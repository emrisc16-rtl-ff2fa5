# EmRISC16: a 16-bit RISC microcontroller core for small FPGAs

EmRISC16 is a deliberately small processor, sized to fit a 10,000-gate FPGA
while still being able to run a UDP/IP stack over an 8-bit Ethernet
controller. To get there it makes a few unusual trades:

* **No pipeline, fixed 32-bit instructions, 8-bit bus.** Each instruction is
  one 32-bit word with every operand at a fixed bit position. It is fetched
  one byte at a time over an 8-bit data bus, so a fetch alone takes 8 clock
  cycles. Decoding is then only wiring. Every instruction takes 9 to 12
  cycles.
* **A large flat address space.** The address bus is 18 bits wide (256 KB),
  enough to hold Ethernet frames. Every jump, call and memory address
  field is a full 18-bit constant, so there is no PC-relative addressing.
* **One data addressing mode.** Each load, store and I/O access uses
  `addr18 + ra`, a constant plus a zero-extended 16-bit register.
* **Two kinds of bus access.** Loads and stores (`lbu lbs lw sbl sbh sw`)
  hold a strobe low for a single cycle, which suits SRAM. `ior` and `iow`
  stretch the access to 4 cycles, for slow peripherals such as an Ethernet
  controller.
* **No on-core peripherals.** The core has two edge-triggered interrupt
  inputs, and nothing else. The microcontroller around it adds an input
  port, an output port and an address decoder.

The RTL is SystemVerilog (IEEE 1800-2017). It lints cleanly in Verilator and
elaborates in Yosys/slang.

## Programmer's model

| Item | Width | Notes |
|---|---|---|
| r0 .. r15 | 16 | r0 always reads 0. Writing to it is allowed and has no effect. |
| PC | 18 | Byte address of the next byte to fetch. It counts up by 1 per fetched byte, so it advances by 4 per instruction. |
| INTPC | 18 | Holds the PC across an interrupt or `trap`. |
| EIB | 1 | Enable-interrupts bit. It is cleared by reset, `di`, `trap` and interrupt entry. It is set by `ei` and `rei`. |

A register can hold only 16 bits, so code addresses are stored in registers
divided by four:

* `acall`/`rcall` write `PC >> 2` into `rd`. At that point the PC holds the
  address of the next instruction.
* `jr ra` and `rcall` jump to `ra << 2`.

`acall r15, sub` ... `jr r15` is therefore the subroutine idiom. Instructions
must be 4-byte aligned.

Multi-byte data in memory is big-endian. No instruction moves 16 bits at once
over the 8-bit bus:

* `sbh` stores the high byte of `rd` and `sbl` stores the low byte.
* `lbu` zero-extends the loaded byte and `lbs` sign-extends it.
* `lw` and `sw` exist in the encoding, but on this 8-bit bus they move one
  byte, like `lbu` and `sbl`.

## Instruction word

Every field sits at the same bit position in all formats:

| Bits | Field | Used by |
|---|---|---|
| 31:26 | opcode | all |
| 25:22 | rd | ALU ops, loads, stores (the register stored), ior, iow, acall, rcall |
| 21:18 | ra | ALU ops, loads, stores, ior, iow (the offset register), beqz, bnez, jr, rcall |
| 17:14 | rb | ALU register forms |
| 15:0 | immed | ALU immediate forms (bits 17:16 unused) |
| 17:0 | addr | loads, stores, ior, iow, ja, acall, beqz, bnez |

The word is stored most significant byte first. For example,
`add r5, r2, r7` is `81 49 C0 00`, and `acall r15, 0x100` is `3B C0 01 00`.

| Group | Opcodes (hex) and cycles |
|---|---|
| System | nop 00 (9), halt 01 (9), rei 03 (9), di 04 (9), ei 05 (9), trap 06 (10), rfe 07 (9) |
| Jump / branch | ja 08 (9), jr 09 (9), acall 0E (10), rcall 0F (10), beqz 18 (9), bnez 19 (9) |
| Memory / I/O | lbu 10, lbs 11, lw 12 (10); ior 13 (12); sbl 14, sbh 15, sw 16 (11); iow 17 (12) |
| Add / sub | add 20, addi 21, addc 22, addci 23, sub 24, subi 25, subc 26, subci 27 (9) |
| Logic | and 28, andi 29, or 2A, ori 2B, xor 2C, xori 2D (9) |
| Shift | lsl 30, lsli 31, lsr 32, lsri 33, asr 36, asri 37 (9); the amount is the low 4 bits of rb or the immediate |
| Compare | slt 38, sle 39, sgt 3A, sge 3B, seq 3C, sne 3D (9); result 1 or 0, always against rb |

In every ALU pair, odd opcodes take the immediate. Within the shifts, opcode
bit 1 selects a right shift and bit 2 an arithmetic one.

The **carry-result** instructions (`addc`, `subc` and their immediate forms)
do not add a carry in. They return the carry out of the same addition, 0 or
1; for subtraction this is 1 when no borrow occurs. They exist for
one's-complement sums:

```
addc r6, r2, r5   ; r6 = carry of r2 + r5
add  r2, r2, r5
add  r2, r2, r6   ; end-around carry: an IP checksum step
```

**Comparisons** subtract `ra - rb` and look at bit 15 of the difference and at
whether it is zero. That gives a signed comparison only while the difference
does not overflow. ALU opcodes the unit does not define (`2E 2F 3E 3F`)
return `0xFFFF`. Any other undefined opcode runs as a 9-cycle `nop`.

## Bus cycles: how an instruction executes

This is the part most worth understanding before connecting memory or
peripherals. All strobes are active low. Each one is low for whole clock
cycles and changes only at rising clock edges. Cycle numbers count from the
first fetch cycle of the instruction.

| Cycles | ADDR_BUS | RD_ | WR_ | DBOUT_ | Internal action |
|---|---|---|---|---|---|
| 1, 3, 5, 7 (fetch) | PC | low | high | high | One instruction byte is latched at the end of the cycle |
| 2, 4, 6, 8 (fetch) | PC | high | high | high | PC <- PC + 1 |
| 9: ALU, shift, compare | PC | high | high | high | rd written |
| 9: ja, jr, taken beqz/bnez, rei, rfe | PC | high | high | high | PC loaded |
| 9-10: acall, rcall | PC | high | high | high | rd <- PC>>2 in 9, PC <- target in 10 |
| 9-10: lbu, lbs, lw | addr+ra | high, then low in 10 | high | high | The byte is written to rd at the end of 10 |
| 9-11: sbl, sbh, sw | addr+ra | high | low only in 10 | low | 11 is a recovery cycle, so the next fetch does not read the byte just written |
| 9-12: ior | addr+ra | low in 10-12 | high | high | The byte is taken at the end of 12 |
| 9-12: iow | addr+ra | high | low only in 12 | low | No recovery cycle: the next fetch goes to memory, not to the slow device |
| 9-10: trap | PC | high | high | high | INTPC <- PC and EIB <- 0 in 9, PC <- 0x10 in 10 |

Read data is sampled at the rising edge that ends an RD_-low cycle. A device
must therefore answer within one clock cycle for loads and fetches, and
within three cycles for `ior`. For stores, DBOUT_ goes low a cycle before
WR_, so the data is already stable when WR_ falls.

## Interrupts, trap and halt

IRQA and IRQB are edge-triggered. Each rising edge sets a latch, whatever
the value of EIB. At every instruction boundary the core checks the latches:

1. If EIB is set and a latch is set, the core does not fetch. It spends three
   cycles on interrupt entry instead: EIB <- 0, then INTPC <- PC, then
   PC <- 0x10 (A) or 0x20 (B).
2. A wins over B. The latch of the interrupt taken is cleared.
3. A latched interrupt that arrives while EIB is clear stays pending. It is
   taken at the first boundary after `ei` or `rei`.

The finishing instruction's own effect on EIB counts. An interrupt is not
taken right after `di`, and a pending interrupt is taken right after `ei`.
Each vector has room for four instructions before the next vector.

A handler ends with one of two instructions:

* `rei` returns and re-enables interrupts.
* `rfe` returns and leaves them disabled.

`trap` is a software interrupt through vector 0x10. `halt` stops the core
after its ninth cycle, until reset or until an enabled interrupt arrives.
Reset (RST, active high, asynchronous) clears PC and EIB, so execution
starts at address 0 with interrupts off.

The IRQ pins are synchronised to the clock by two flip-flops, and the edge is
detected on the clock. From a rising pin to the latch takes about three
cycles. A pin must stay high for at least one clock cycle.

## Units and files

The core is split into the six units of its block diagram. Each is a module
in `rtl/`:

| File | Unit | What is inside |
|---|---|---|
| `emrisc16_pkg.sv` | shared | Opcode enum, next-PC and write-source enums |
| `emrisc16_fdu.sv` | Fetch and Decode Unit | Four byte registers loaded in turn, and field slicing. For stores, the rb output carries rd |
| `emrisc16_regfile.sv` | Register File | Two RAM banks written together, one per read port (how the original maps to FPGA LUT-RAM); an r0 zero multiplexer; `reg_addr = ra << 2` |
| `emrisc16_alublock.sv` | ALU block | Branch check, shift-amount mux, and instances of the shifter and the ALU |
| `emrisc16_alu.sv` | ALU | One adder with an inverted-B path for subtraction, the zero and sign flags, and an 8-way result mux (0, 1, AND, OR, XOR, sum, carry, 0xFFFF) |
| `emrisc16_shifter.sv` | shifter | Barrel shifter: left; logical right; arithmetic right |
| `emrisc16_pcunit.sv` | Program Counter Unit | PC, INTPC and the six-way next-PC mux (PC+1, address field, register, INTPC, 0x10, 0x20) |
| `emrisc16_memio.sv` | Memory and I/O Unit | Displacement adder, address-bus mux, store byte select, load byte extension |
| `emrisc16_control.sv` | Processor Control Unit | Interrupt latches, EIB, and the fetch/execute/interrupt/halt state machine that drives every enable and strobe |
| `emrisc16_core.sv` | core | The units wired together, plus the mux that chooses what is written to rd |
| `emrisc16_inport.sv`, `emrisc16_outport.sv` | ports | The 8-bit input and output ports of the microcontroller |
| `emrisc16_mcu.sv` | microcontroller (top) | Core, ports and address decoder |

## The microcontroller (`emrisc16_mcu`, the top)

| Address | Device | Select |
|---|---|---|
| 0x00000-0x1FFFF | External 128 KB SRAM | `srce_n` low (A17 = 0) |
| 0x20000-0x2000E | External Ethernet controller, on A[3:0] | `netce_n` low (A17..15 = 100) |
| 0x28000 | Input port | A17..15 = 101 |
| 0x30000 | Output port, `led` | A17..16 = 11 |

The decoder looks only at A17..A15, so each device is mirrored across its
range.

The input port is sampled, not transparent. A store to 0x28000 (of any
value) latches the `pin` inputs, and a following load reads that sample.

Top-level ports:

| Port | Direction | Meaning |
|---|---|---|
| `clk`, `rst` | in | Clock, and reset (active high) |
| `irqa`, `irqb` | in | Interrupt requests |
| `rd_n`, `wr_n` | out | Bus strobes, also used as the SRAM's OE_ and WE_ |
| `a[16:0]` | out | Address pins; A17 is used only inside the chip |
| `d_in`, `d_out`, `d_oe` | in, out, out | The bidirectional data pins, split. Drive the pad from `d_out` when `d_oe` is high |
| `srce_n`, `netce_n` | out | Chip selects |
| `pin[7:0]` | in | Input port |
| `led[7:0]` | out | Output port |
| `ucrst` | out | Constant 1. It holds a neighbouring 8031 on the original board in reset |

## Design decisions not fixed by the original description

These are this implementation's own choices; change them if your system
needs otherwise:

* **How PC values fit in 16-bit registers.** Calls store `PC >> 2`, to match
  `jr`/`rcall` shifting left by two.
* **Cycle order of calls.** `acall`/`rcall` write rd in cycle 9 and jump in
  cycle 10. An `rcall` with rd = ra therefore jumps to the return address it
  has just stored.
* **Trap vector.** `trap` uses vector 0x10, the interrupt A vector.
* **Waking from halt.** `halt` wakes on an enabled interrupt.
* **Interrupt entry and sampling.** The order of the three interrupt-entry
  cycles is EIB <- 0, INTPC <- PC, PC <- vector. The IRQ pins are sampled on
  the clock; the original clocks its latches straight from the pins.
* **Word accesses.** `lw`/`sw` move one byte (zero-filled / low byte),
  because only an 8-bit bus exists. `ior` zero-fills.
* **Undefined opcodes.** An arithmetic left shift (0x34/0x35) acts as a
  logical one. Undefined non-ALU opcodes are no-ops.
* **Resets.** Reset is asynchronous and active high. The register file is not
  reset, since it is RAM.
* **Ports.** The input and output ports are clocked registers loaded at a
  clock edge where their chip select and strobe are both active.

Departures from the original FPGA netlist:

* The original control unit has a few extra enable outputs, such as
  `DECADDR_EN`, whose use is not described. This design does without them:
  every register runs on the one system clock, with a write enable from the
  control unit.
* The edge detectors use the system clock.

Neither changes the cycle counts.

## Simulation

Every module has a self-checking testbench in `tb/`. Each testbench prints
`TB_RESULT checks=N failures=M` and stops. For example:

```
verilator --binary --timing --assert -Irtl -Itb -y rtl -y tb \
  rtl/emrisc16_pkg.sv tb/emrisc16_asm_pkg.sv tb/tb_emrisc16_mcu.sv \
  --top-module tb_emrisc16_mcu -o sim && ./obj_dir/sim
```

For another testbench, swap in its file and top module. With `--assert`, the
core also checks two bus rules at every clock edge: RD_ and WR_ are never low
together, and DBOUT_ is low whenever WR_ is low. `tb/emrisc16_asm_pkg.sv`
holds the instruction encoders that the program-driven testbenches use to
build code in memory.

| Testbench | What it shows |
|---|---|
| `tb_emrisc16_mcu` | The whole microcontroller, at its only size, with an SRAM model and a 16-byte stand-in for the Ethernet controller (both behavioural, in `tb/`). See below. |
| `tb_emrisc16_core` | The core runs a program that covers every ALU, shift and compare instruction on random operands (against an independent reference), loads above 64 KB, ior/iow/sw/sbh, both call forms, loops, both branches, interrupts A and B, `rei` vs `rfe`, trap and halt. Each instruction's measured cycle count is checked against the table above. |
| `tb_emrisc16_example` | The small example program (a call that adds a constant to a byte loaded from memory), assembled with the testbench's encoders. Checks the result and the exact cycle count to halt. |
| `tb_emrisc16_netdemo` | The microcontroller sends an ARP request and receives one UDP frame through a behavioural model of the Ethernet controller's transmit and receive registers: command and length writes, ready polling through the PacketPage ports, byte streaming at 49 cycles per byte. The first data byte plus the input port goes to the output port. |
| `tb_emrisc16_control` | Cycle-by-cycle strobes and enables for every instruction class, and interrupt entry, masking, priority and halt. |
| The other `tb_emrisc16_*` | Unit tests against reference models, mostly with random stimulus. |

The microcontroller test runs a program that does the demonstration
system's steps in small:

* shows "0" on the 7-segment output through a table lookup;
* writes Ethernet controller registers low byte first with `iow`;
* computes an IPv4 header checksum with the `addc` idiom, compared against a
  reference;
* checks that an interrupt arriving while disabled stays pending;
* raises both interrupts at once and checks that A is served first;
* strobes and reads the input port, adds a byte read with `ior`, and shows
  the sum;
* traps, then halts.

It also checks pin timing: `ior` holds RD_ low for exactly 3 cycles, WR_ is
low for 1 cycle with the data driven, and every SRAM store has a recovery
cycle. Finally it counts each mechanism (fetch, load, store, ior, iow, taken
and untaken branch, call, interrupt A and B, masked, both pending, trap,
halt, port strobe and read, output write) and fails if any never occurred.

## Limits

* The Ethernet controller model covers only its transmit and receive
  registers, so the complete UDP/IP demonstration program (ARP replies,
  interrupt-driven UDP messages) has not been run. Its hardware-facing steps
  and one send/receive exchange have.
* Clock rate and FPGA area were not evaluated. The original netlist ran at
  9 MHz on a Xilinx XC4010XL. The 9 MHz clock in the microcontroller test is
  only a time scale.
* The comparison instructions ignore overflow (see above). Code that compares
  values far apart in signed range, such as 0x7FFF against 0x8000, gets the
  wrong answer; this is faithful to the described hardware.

§ §

» **EXERCISE AIM**
Both ends count here. Reproduce exactly the lines from the one containing "a table lookup;" through the end of the listing.

» **TASK SOLUTION**
* shows "0" on the 7-segment output through a table lookup;
* writes Ethernet controller registers low byte first with `iow`;
* computes an IPv4 header checksum with the `addc` idiom, compared against a
  reference;
* checks that an interrupt arriving while disabled stays pending;
* raises both interrupts at once and checks that A is served first;
* strobes and reads the input port, adds a byte read with `ior`, and shows
  the sum;
* traps, then halts.

It also checks pin timing: `ior` holds RD_ low for exactly 3 cycles, WR_ is
low for 1 cycle with the data driven, and every SRAM store has a recovery
cycle. Finally it counts each mechanism (fetch, load, store, ior, iow, taken
and untaken branch, call, interrupt A and B, masked, both pending, trap,
halt, port strobe and read, output write) and fails if any never occurred.

## Limits

* The Ethernet controller model covers only its transmit and receive
  registers, so the complete UDP/IP demonstration program (ARP replies,
  interrupt-driven UDP messages) has not been run. Its hardware-facing steps
  and one send/receive exchange have.
* Clock rate and FPGA area were not evaluated. The original netlist ran at
  9 MHz on a Xilinx XC4010XL. The 9 MHz clock in the microcontroller test is
  only a time scale.
* The comparison instructions ignore overflow (see above). Code that compares
  values far apart in signed range, such as 0x7FFF against 0x8000, gets the
  wrong answer; this is faithful to the described hardware.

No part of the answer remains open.